===== SUPPLIED MATERIAL =====

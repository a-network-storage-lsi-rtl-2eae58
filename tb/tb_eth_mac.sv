// tb_eth_mac: loop-back test of the Ethernet MAC.
//
// Frames of several lengths go into the transmit stream; the GMII output is
// checked (preamble, SFD, padding to 60 bytes, FCS computed here bit by bit,
// 12-clock gap, one byte per clock) and fed back into the receiver, whose
// output must be the same bytes (plus padding for short frames).  A frame
// with one bit flipped on the wire and a frame with GMII rx_er set must be
// dropped.
module tb_eth_mac;
  timeunit 1ns; timeprecision 1ps;
  logic clk = 0, rst_n = 0;
  always #4 clk = !clk;

  logic [7:0] txd, rxd, rx_data;
  logic [7:0] tx_data = 0;
  logic       tx_valid = 0, tx_last = 0;
  logic       tx_en, tx_er, rx_dv, rx_er, rx_last, rx_valid, rx_ready, tx_ready;
  logic       good, bad, corrupt = 0, force_er = 0;

  eth_mac dut (.clk, .rst_n, .gmii_rxd(rxd), .gmii_rx_dv(rx_dv), .gmii_rx_er(rx_er),
    .gmii_txd(txd), .gmii_tx_en(tx_en), .gmii_tx_er(tx_er),
    .rx_data, .rx_last, .rx_valid, .rx_ready, .tx_data, .tx_last, .tx_valid, .tx_ready,
    .rx_frame_good(good), .rx_frame_bad(bad));

  // wire: transmitter to receiver, optionally with one bit flipped
  int wire_pos = 0;
  always_comb begin
    rxd   = txd ^ ((corrupt && wire_pos == 30) ? 8'h10 : 8'h00);
    rx_dv = tx_en;
    rx_er = force_er && tx_en;
  end
  always @(posedge clk) wire_pos <= tx_en ? wire_pos + 1 : 0;

  int checks = 0, failures = 0;
  task automatic check(input bit ok, input string what);
    checks++;
    if (!ok) begin failures++; $display("FAIL: %s", what); end
  endtask

  // bit-serial CRC-32 (IEEE 802.3), LSB of each byte first
  function automatic logic [31:0] crc_bits(input byte unsigned b[$]);
    logic [31:0] r = 32'hFFFF_FFFF;
    foreach (b[i]) for (int k = 0; k < 8; k++) begin
      logic fb = r[0] ^ b[i][k];
      r = r >> 1;
      if (fb) r = r ^ 32'hEDB8_8320;
    end
    return ~r;
  endfunction

  // transmit stream source
  byte unsigned txq[$];
  // the handshake is sampled at the rising edge, the queue changes at the falling one
  logic take = 0;
  always @(posedge clk) take <= tx_valid && tx_ready;
  always @(negedge clk) begin
    if (take) void'(txq.pop_front());
    tx_valid = txq.size() > 0;
    tx_data  = tx_valid ? txq[0] : 8'h00;
    tx_last  = (txq.size() == 1);          // one frame is queued at a time
  end

  // monitor of the wire
  byte unsigned wq[$];
  byte unsigned tx_all[$];       // all frame bodies seen on the wire
  int           tx_off[$], tx_len[$];
  int frames_on_wire = 0, gap = 0, min_gap = 1000, wire_clocks = 0;
  always @(posedge clk) if (rst_n) begin
    if (tx_en) begin
      if (wq.size() == 0 && frames_on_wire > 0 && gap < min_gap) min_gap = gap;
      wq.push_back(txd); gap = 0;
    end else begin
      gap++;
      if (wq.size() > 0) begin
        byte unsigned body[$];
        logic [31:0] fcs;
        frames_on_wire++;
        body.delete();
        wire_clocks = wq.size();
        begin
          bit pre_ok;
          pre_ok = (wq[7] == 8'hD5);
          for (int i = 0; i < 7; i++) if (wq[i] != 8'h55) pre_ok = 0;
          check(pre_ok, "preamble and SFD");
        end
        for (int i = 8; i < wq.size() - 4; i++) body.push_back(wq[i]);
        fcs = {wq[wq.size()-1], wq[wq.size()-2], wq[wq.size()-3], wq[wq.size()-4]};
        check(fcs == crc_bits(body), "FCS");
        check(body.size() >= 60, "padded to 60 bytes");
        foreach (body[i]) tx_all.push_back(body[i]);
        tx_off.push_back(tx_all.size() - body.size()); tx_len.push_back(body.size());
        wq.delete();
      end
    end
  end

  // receive stream sink
  byte unsigned rx_all[$];       // all delivered bytes
  int           rx_off[$];       // start of each delivered frame in rx_all
  int           rx_len[$];
  int           cur_len = 0;
  assign rx_ready = 1'b1;
  always @(posedge clk) if (rst_n && rx_valid && rx_ready) begin
    rx_all.push_back(rx_data);
    cur_len++;
    if (rx_last) begin
      rx_off.push_back(rx_all.size() - cur_len); rx_len.push_back(cur_len); cur_len = 0;
    end
  end

  int n_good = 0, n_bad = 0;
  always @(posedge clk) if (rst_n) begin if (good) n_good++; if (bad) n_bad++; end

  task automatic send(input int len, input int seed);
    byte unsigned f[$];
    for (int i = 0; i < len; i++) f.push_back(8'(i * seed + 7));
    @(posedge clk);
    #1;
    foreach (f[i]) txq.push_back(f[i]);
    wait (txq.size() == 0);
    @(posedge clk);
  endtask

  // the first exp.size() bytes of a equal exp
  function automatic bit same(input byte unsigned a[$], input int off, input int len,
                              input byte unsigned e[$]);
    if (len < e.size()) return 0;
    foreach (e[i]) if (a[off + i] != e[i]) return 0;
    return 1;
  endfunction

  initial begin
    int lens [5] = '{20, 59, 60, 100, 1514};
    int t_start;
    byte unsigned exp_f[$];
    repeat (3) @(posedge clk);
    rst_n = 1;
    foreach (lens[n]) begin
      send(lens[n], n + 3);
      repeat (lens[n] + 100) @(posedge clk);
      check(rx_len.size() == n + 1, $sformatf("frame %0d delivered (%0d frames, good %0d bad %0d)", n, rx_len.size(), n_good, n_bad));
      if (rx_len.size() == n + 1) begin
        exp_f.delete();
        for (int i = 0; i < lens[n]; i++) exp_f.push_back(8'(i * (n + 3) + 7));
        check(rx_len[n] == ((lens[n] < 60) ? 60 : lens[n]), $sformatf("frame %0d length %0d", n, rx_len[n]));
        check(same(rx_all, rx_off[n], rx_len[n], exp_f), $sformatf("frame %0d bytes", n));
        check(same(tx_all, tx_off[n], tx_len[n], exp_f), $sformatf("frame %0d on the wire", n));
      end
    end
    // back-to-back frames keep the 12-clock gap
    fork send(70, 1); join
    fork send(70, 2); join
    repeat (40) @(posedge clk);
    check(min_gap >= 12, $sformatf("inter-frame gap %0d", min_gap));
    // corrupted frames are dropped
    corrupt = 1; send(80, 5); repeat (40) @(posedge clk); corrupt = 0;
    force_er = 1; send(80, 6); repeat (40) @(posedge clk); force_er = 0;
    check(rx_len.size() == 7, "bad frames not delivered");
    check(n_bad == 2 && n_good == 7, $sformatf("good %0d bad %0d", n_good, n_bad));
    // line rate: a 1000-byte frame keeps tx_en for 8+1000+4 clocks
    t_start = frames_on_wire;
    send(1000, 9);
    repeat (1100) @(posedge clk);
    check(tx_len.size() == t_start + 1 && tx_len[t_start] == 1000 && wire_clocks == 8 + 1000 + 4,
          "1000-byte frame, one byte per clock");
    $display("TB_RESULT checks=%0d failures=%0d", checks, failures);
    $finish;
  end

  initial begin
    repeat (100000) @(posedge clk);
    failures++;
    $display("TB_RESULT checks=%0d failures=%0d", checks, failures);
    $finish;
  end
endmodule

=====

* WHAT YOU WILL DO
Reproduce verbatim only the segment of the listing bounded by the line containing "wire_clocks = wq.size();" and the line containing "assign rx_ready = 1'b1;", with both boundary lines included.

* EXERCISE RESPONSE
        wire_clocks = wq.size();
        begin
          bit pre_ok;
          pre_ok = (wq[7] == 8'hD5);
          for (int i = 0; i < 7; i++) if (wq[i] != 8'h55) pre_ok = 0;
          check(pre_ok, "preamble and SFD");
        end
        for (int i = 8; i < wq.size() - 4; i++) body.push_back(wq[i]);
        fcs = {wq[wq.size()-1], wq[wq.size()-2], wq[wq.size()-3], wq[wq.size()-4]};
        check(fcs == crc_bits(body), "FCS");
        check(body.size() >= 60, "padded to 60 bytes");
        foreach (body[i]) tx_all.push_back(body[i]);
        tx_off.push_back(tx_all.size() - body.size()); tx_len.push_back(body.size());
        wq.delete();
      end
    end
  end

  // receive stream sink
  byte unsigned rx_all[$];       // all delivered bytes
  int           rx_off[$];       // start of each delivered frame in rx_all
  int           rx_len[$];
  int           cur_len = 0;
  assign rx_ready = 1'b1;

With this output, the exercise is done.